Find "nblue += bc; ngreen += gc;" in the data, then restate the line it sits in and every later line word for word, ending with the last line.

-- RECORDED INFORMATION follows --

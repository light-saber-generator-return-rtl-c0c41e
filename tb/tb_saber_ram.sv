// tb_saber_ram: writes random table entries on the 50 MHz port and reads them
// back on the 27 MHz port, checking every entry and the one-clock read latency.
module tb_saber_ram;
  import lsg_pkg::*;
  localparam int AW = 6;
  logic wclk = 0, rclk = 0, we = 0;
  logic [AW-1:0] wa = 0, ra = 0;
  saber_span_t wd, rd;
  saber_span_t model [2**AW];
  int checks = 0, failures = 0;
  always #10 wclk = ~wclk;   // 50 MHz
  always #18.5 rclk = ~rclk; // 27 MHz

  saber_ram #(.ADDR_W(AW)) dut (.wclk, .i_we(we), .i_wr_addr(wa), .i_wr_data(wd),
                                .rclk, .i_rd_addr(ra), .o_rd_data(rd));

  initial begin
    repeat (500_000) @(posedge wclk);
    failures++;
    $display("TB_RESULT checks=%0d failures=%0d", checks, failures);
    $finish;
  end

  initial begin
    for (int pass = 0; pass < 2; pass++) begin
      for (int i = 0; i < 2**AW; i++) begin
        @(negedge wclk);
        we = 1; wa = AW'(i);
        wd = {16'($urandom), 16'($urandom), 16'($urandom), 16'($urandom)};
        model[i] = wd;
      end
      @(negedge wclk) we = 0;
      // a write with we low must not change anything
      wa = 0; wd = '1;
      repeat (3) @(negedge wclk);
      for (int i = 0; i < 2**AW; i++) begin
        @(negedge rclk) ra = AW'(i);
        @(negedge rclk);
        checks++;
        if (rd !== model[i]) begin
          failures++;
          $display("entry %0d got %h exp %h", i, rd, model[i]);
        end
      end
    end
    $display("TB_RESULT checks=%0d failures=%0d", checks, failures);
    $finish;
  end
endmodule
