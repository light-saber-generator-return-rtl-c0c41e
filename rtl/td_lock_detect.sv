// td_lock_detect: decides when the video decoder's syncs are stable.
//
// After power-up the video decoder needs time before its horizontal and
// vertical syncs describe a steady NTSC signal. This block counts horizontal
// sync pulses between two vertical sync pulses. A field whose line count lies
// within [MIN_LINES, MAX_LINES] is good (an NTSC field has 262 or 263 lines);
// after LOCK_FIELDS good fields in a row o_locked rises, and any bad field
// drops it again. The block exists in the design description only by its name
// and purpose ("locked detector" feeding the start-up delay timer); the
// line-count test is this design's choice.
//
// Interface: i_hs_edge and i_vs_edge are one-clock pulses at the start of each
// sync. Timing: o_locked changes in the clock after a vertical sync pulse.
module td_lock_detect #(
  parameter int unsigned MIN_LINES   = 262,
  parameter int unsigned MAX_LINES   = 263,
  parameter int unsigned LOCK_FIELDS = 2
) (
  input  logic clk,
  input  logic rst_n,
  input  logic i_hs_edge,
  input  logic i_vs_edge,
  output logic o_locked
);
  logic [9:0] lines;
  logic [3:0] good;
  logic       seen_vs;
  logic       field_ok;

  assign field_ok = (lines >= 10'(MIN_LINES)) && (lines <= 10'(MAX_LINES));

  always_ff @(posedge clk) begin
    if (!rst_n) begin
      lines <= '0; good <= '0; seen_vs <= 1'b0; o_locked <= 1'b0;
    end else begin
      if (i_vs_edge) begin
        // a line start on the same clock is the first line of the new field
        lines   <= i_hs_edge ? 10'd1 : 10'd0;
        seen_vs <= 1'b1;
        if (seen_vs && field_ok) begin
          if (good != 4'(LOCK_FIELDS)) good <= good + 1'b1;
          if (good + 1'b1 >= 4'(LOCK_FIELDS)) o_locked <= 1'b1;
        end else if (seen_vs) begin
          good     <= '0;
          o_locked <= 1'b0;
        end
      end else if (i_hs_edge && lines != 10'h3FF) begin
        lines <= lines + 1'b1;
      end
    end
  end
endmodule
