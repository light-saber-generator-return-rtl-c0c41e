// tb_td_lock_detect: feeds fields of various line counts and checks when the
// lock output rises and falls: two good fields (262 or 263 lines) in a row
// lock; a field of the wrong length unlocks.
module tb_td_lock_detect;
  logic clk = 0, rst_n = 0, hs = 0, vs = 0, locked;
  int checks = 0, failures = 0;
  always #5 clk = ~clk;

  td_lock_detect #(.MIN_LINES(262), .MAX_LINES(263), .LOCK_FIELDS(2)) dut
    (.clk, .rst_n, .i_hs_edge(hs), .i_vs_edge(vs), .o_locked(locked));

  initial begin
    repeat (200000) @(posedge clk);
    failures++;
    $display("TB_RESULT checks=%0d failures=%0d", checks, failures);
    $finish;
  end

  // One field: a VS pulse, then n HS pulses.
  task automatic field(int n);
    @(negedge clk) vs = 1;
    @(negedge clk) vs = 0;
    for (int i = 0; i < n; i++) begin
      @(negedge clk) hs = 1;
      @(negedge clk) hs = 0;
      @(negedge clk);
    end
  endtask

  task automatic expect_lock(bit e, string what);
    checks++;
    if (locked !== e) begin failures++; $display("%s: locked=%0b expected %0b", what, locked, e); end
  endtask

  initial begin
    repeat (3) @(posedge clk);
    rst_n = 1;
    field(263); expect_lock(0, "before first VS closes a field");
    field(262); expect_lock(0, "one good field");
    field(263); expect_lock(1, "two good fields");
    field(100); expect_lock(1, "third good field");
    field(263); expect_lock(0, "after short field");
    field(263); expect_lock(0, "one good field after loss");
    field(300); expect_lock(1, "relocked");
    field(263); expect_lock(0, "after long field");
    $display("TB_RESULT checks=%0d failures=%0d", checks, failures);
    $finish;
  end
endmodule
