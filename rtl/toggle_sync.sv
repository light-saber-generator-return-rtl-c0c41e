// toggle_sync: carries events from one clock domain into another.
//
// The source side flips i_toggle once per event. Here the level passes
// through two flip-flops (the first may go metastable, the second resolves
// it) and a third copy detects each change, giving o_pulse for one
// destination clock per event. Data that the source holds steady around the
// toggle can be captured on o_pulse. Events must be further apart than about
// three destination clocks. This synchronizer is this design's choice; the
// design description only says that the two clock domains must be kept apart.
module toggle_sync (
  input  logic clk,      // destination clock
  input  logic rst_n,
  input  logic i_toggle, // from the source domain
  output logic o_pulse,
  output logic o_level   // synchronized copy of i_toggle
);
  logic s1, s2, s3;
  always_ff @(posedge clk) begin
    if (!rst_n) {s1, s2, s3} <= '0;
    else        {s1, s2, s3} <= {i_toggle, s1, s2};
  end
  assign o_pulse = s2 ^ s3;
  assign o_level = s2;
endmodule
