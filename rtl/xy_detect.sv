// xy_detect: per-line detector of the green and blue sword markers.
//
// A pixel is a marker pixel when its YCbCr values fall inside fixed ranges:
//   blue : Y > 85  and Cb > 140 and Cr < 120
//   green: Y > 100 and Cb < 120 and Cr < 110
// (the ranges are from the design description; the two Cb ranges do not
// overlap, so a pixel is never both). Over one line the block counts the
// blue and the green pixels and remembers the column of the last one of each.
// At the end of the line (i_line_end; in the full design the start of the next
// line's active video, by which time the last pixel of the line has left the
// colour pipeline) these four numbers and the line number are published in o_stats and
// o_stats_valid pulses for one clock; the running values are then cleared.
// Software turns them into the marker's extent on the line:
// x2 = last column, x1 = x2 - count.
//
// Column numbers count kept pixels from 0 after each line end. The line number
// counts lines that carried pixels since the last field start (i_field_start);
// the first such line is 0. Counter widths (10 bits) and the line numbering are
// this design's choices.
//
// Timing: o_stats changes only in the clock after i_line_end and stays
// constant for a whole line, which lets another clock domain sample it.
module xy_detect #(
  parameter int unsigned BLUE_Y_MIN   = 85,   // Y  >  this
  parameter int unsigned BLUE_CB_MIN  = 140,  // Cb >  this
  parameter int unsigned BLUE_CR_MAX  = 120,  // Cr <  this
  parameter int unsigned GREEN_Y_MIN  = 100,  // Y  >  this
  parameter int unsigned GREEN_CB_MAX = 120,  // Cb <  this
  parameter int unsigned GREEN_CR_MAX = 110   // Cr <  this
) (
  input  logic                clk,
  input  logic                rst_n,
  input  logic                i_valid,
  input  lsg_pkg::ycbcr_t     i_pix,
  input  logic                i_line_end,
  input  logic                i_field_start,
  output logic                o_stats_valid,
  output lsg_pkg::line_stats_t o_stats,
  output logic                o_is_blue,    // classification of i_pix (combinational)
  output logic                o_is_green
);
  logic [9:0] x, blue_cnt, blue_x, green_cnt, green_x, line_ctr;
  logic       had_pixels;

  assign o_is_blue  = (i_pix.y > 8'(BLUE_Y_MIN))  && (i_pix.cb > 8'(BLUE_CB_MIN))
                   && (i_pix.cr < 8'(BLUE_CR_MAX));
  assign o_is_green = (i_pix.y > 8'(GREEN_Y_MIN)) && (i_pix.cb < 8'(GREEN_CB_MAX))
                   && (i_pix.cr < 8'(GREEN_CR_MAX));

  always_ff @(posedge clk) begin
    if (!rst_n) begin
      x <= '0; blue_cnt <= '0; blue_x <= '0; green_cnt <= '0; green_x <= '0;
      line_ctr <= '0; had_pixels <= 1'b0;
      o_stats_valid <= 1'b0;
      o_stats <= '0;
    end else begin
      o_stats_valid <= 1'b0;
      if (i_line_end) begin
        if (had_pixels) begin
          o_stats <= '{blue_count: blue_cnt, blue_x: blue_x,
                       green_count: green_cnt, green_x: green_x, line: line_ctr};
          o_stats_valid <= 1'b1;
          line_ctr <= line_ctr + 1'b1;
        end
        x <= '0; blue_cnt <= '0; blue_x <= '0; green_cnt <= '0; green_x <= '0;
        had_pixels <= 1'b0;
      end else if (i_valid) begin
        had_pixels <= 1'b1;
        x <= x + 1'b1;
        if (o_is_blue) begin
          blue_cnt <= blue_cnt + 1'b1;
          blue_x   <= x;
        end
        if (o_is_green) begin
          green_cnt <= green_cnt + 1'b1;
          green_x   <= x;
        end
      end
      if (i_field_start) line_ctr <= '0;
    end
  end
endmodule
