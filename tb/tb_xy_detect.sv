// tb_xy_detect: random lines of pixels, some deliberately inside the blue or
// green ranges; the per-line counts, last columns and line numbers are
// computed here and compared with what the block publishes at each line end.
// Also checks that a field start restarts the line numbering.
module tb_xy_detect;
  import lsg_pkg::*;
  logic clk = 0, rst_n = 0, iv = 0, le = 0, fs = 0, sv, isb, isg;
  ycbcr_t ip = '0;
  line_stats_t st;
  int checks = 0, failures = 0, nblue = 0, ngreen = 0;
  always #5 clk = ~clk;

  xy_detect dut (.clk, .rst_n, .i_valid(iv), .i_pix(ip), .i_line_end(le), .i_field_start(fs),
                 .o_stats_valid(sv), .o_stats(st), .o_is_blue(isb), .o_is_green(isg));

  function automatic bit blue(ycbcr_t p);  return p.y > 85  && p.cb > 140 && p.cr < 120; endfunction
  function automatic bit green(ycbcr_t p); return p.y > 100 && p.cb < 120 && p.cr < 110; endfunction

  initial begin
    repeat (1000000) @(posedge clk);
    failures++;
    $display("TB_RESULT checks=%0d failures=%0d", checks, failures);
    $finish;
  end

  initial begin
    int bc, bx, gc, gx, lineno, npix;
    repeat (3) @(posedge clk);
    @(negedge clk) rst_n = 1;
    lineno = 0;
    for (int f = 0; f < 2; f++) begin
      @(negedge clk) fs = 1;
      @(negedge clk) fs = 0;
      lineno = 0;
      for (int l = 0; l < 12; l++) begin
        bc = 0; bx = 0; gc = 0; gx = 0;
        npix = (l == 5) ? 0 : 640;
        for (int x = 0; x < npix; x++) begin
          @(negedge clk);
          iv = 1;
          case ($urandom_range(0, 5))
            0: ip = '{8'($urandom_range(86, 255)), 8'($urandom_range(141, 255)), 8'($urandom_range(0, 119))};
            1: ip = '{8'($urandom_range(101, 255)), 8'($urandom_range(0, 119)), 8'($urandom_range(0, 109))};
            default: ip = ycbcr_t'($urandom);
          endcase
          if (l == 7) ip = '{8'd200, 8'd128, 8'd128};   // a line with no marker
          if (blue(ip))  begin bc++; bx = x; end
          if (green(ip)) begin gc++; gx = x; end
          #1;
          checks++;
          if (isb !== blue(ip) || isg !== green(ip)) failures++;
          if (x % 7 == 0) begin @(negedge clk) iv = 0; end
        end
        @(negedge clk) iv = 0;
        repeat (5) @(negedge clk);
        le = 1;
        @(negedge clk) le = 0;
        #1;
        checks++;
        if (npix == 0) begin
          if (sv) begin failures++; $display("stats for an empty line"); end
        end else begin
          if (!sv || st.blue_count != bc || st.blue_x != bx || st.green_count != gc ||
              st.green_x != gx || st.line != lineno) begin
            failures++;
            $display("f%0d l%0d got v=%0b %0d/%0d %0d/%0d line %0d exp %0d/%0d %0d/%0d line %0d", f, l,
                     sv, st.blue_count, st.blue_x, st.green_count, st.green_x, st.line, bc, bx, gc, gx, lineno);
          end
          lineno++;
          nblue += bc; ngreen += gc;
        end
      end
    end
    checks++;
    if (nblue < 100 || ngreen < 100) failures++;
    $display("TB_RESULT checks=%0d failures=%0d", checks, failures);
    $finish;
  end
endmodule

-- RECORDED INFORMATION concluded --

• **EXERCISE RESULT**:
          nblue += bc; ngreen += gc;
        end
      end
    end
    checks++;
    if (nblue < 100 || ngreen < 100) failures++;
    $display("TB_RESULT checks=%0d failures=%0d", checks, failures);
    $finish;
  end
endmodule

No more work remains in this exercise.